Perspective N point solution: Position drifting linearly with rotation angles?


I am using a P3P algorithm to compute the rotation and translation of a camera given pre-mapped 3D points, and their corresponding projections on the 2D plane (PNP problem). The algorithm I am using is the one described in a CVPR 2017 paper, with implementations in both OpenCV and OpenMVG (I am using the latter). Naturally, the algorithm works inside a RANSAC framework.

Strangely, I am noticing a precise 'drift' in the position computed, that changes with the rotation angles. I.e.: If I hold the camera's position constant and just rotate it, according to the OpenCV coordinate convention, changes in pitch cause the position to drift in the Y direction, and changes in yaw cause the position to drift in the X direction (I have not tested roll yet.) When I tried to fit a curve to this dataset of pitch vs Y and yaw vs X values, I noticed a pretty constant variation.
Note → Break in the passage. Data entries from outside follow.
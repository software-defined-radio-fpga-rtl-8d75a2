// ddc_core: digital down converter - the first processing after the ADC.
//
// Chain (Fig. 9 of the design): the NCO produces cos/sin at the tuning word
// FTW; a quadrature mixer forms I = x*cos and Q = -x*sin (16 bits each); CIC1
// decimates by SAMPLE_RATE_CHANGE1 to CIC_WIDTH bits; a compensating FIR
// (fir_core, even-symmetric by default) flattens the CIC passband droop and
// returns DOUT_WIDTH bits; CIC2 optionally decimates further. Each of CIC1,
// C-FIR and CIC2 can be left out with its SELECT_* generic; a stage left out
// is a wire whose value keeps its most-significant-bit alignment.
// All numbers are treated as fractions aligned at the MSB, so full scale at
// the input maps to full scale at every stage.
//
// Interface: EN marks a valid input sample on DIN (one per clock at most).
// VLD pulses with every output pair IOUT/QOUT, i.e. once per
// SAMPLE_RATE_CHANGE1*SAMPLE_RATE_CHANGE2 (selected stages only) inputs.
// RDY is high once the C-FIR has its coefficients (right after reset with
// internal coefficients, otherwise after loading them through LOADC/COEFF).
// CLKO is a square wave at the output rate, high during the first half of
// each output period, for logic that wants an output-rate clock.
//
// Defaults are the FM receiver's: CIC1 R=128, N=10, M=1, a 21-tap C-FIR,
// no CIC2, 16-bit in and out, 32 bits between CIC and C-FIR (Fig. 24).
// The generics are the document's; the phase width (32), the table size,
// the CIC2 defaults and the mixer scaling are this design's choices.
module ddc_core
  import sdr_pkg::*;
#(
  parameter int DIN_WIDTH           = 16,
  parameter int DOUT_WIDTH          = 16,
  parameter int PHASE_WIDTH         = 32,
  parameter int PHASE_DITHER_WIDTH  = 0,
  parameter int LUT_ADDR            = 10,
  parameter bit SELECT_CIC1         = 1'b1,
  parameter int NUMBER_OF_STAGES1   = 10,
  parameter int DIFFERENTIAL_DELAY1 = 1,
  parameter int SAMPLE_RATE_CHANGE1 = 128,
  parameter int CIC_WIDTH           = 32,
  parameter bit SELECT_CFIR         = 1'b1,
  parameter int NUMBER_OF_TAPS      = CFIR_TAPS,
  parameter int FIR_LATENCY         = 2,
  parameter int COEFF_WIDTH         = 16,
  parameter int COEFFS [NUMBER_OF_TAPS] = CFIR_COEFFS,
  parameter bit INTERNAL_COEFFS     = 1'b1,
  parameter bit SELECT_CIC2         = 1'b0,
  parameter int NUMBER_OF_STAGES2   = 4,
  parameter int DIFFERENTIAL_DELAY2 = 1,
  parameter int SAMPLE_RATE_CHANGE2 = 2
) (
  input  logic                          clk,
  input  logic                          rst,
  input  logic                          en,
  input  logic signed [DIN_WIDTH-1:0]   din,
  input  logic [PHASE_WIDTH-1:0]        ftw,
  input  logic                          loadc,
  input  logic signed [COEFF_WIDTH-1:0] coeff,
  output logic                          rdy,
  output logic                          vld,
  output logic                          clko,
  output logic signed [DOUT_WIDTH-1:0]  iout,
  output logic signed [DOUT_WIDTH-1:0]  qout
);
  localparam int MW = 16;   // mixer output width (Fig. 24)
  localparam int D1 = SELECT_CIC1 ? SAMPLE_RATE_CHANGE1 : 1;
  localparam int D2 = SELECT_CIC2 ? SAMPLE_RATE_CHANGE2 : 1;
  localparam int DTOT = D1 * D2;
  localparam int DCW  = (DTOT > 1) ? $clog2(DTOT) : 1;

  // ---------------- NCO and quadrature mixer ----------------
  logic signed [DIN_WIDTH-1:0] din_d;
  logic nco_vld;
  logic signed [15:0] lo_cos, lo_sin;

  nco #(.PHASE_WIDTH(PHASE_WIDTH), .PHASE_DITHER_WIDTH(PHASE_DITHER_WIDTH),
        .LUT_ADDR(LUT_ADDR), .OUT_WIDTH(16)) u_nco (
    .clk, .rst, .en, .ftw, .vld(nco_vld), .cos_out(lo_cos), .sin_out(lo_sin));

  always_ff @(posedge clk) begin
    if (rst) din_d <= '0;
    else if (en) din_d <= din;
  end

  logic mix_vld;
  logic signed [MW-1:0] mix_i, mix_q;
  logic signed [DIN_WIDTH+16:0] pi_, pq;
  assign pi_ = (DIN_WIDTH+17)'(din_d) * (DIN_WIDTH+17)'(lo_cos);
  assign pq  = -((DIN_WIDTH+17)'(din_d) * (DIN_WIDTH+17)'(lo_sin));

  always_ff @(posedge clk) begin
    if (rst) begin
      mix_vld <= 1'b0; mix_i <= '0; mix_q <= '0;
    end else begin
      mix_vld <= nco_vld;
      if (nco_vld) begin
        mix_i <= pi_[DIN_WIDTH+14 -: MW];   // x * c / 2^15, MSB-aligned
        mix_q <= pq [DIN_WIDTH+14 -: MW];
      end
    end
  end

  // ---------------- CIC1 ----------------
  logic c1_vld;
  logic signed [CIC_WIDTH-1:0] c1_i, c1_q;
  if (SELECT_CIC1) begin : g_cic1
    logic vq;
    cic_decimator #(.DIN_WIDTH(MW), .DOUT_WIDTH(CIC_WIDTH), .STAGES(NUMBER_OF_STAGES1),
      .DIFF_DELAY(DIFFERENTIAL_DELAY1), .RATE(SAMPLE_RATE_CHANGE1)) u_ci (
      .clk, .rst, .en(mix_vld), .din(mix_i), .vld(c1_vld), .dout(c1_i));
    cic_decimator #(.DIN_WIDTH(MW), .DOUT_WIDTH(CIC_WIDTH), .STAGES(NUMBER_OF_STAGES1),
      .DIFF_DELAY(DIFFERENTIAL_DELAY1), .RATE(SAMPLE_RATE_CHANGE1)) u_cq (
      .clk, .rst, .en(mix_vld), .din(mix_q), .vld(vq), .dout(c1_q));
  end else begin : g_nocic1
    assign c1_vld = mix_vld;
    assign c1_i   = {mix_i, (CIC_WIDTH-MW)'(0)};
    assign c1_q   = {mix_q, (CIC_WIDTH-MW)'(0)};
  end

  // ---------------- compensating FIR ----------------
  logic cf_vld, cf_rdy;
  logic signed [DOUT_WIDTH-1:0] cf_i, cf_q;
  if (SELECT_CFIR) begin : g_cfir
    logic vq, rq;
    fir_core #(.DIN_WIDTH(CIC_WIDTH), .DOUT_WIDTH(DOUT_WIDTH), .COEFF_WIDTH(COEFF_WIDTH),
      .NUM_OF_TAPS(NUMBER_OF_TAPS), .COEFFS(COEFFS), .LATENCY(FIR_LATENCY),
      .INTERNAL_COEFFS(INTERNAL_COEFFS), .OUT_SHIFT(COEFF_WIDTH - 1 + CIC_WIDTH - DOUT_WIDTH)) u_fi (
      .clk, .rst, .en(c1_vld), .loadc, .coeff, .din(c1_i), .vld(cf_vld), .dout(cf_i), .rdy(cf_rdy));
    fir_core #(.DIN_WIDTH(CIC_WIDTH), .DOUT_WIDTH(DOUT_WIDTH), .COEFF_WIDTH(COEFF_WIDTH),
      .NUM_OF_TAPS(NUMBER_OF_TAPS), .COEFFS(COEFFS), .LATENCY(FIR_LATENCY),
      .INTERNAL_COEFFS(INTERNAL_COEFFS), .OUT_SHIFT(COEFF_WIDTH - 1 + CIC_WIDTH - DOUT_WIDTH)) u_fq (
      .clk, .rst, .en(c1_vld), .loadc, .coeff, .din(c1_q), .vld(vq), .dout(cf_q), .rdy(rq));
  end else begin : g_nocfir
    assign cf_vld = c1_vld;
    assign cf_rdy = 1'b1;
    assign cf_i   = c1_i[CIC_WIDTH-1 -: DOUT_WIDTH];
    assign cf_q   = c1_q[CIC_WIDTH-1 -: DOUT_WIDTH];
  end
  assign rdy = cf_rdy;

  // ---------------- CIC2 ----------------
  if (SELECT_CIC2) begin : g_cic2
    logic vq;
    cic_decimator #(.DIN_WIDTH(DOUT_WIDTH), .DOUT_WIDTH(DOUT_WIDTH), .STAGES(NUMBER_OF_STAGES2),
      .DIFF_DELAY(DIFFERENTIAL_DELAY2), .RATE(SAMPLE_RATE_CHANGE2)) u_ci (
      .clk, .rst, .en(cf_vld), .din(cf_i), .vld(vld), .dout(iout));
    cic_decimator #(.DIN_WIDTH(DOUT_WIDTH), .DOUT_WIDTH(DOUT_WIDTH), .STAGES(NUMBER_OF_STAGES2),
      .DIFF_DELAY(DIFFERENTIAL_DELAY2), .RATE(SAMPLE_RATE_CHANGE2)) u_cq (
      .clk, .rst, .en(cf_vld), .din(cf_q), .vld(vq), .dout(qout));
  end else begin : g_nocic2
    assign vld  = cf_vld;
    assign iout = cf_i;
    assign qout = cf_q;
  end

  // ---------------- output-rate clock ----------------
  logic [DCW-1:0] dcnt;
  always_ff @(posedge clk) begin
    if (rst) begin
      dcnt <= '0; clko <= 1'b0;
    end else if (mix_vld) begin
      dcnt <= (dcnt == DCW'(DTOT - 1)) ? '0 : dcnt + 1'b1;
      clko <= (dcnt == DCW'(DTOT - 1)) || (dcnt < DCW'(DTOT / 2 - 1));
    end
  end
endmodule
After removing scale factors and converting the angles into radians, this is the profile I see:

X ~= -4.0 * yaw_angle
Y ~= 4.0 * pitch_angle

(Translation units in meters with a scale factor of 1.0, rotation angles in radians)

Is this some sort of a commonly known transformation I am failing to account for? It's linear, so I am assuming it cannot be dependent on the rotation angle. I have skimmed through the paper and some relevant resources but I am unable to figure out the cause of this relationship.

Curve fitting results from MATLAB: Pitch curve Yaw curve


Solution

  • The problem was a bug in my code where I was accessing the translation part of the solution directly, and not the camera position, so it was indeed a missing transformation.

    For future reference, the true camera position from a PNP solution needs to be computed as

    C = -R' * t

    R is the rotation matrix and t is the final translation vector returned by the PNP algorithm. Being a linear operator, this encodes a purely linear relationship with respect to the rotation angles.